Evaluating the Factual Consistency of LLMs Through News Summarization
The paper "Evaluating the Factual Consistency of LLMs Through News Summarization" provides an exploration of the propensity of LLMs to maintain factual consistency when generating news summaries. This research is particularly relevant in the context of natural language generation (NLG), where LLMs, while advanced in many respects, are known to exhibit hallucinatory behavior—that is, generating information not present in the source material.
To address this, the authors present the Factual Inconsistency Benchmark (FIB), a new benchmark designed to evaluate whether LLMs prefer factually consistent document continuations over inconsistent ones. The benchmark evaluates model performance by comparing the scores that LLMs assign to human-verified factually consistent summaries versus factually inconsistent summaries generated from various summarization models.

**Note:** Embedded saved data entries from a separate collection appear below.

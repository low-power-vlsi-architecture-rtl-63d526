// tb_bk_modadd -- checks the modulo 2^N-1 Brent-Kung adder.
// Every a, b for N = 4 (default), 5, 7 and 8. Expected:
// (a + b) mod (2^N-1) by integer arithmetic; all ones is accepted for 0.
// Counts how often the end-around carry (a + b >= 2^N) was needed.
module tb_bk_modadd;
  int checks = 0, failures = 0, eac_seen = 0;

  logic [3:0] a4, b4, s4;
  logic [4:0] a5, b5, s5;
  logic [6:0] a7, b7, s7;
  logic [7:0] a8, b8, s8;

  bk_modadd          dut4 (.a(a4), .b(b4), .s(s4));
  bk_modadd #(.N(5)) dut5 (.a(a5), .b(b5), .s(s5));
  bk_modadd #(.N(7)) dut7 (.a(a7), .b(b7), .s(s7));
  bk_modadd #(.N(8)) dut8 (.a(a8), .b(b8), .s(s8));

  task automatic check(string tag, int r, int v, int m);
    checks++;
    if (!((r == v % m) || (r == m && v % m == 0))) begin
      failures++;
      if (failures < 10) $display("FAIL %s sum %0d gave %0d", tag, v, r);
    end
  endtask

  initial begin
    #10000000;
    failures++;
    $display("watchdog expired");
    $display("TB_RESULT checks=%0d failures=%0d", checks, failures);
    $finish;
  end

  initial begin
    a5 = '0; b5 = '0; a7 = '0; b7 = '0; a8 = '0; b8 = '0;
    for (int v = 0; v < 256; v++) begin
      {a4, b4} = 8'(v); #1;
      if (int'(a4) + int'(b4) >= 16) eac_seen++;
      check("N=4", int'(s4), int'(a4) + int'(b4), 15);
    end
    for (int v = 0; v < 1024; v++) begin
      {a5, b5} = 10'(v); #1;
      check("N=5", int'(s5), int'(a5) + int'(b5), 31);
    end
    for (int v = 0; v < 16384; v++) begin
      {a7, b7} = 14'(v); #1;
      check("N=7", int'(s7), int'(a7) + int'(b7), 127);
    end
    for (int v = 0; v < 65536; v++) begin
      {a8, b8} = 16'(v); #1;
      check("N=8", int'(s8), int'(a8) + int'(b8), 255);
    end
    checks++;
    if (eac_seen == 0) failures++;
    $display("end-around carry needed in %0d of the N=4 vectors", eac_seen);
    $display("TB_RESULT checks=%0d failures=%0d", checks, failures);
    $finish;
  end
endmodule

The authors conducted a comprehensive evaluation involving 23 LLMs, ranging from 1 billion to 176 billion parameters, sourced from six model families including BLOOM and OPT. The findings indicate that LLMs generally favor factually consistent summaries, assigning higher scores to them compared to factually inconsistent ones. However, a notable exception was observed: when factually inconsistent summaries contained verbatim content from the input document, LLMs displayed a higher tendency to favor these inconsistent summaries.
Noteworthy is the methodology for creating factually inconsistent summaries: they are generated via 22 models and subsequently annotated manually. The FIB is built upon summaries from the XSum and CNN/DM datasets, offering a robust testbed for abstractive and extractive summarization tasks, respectively.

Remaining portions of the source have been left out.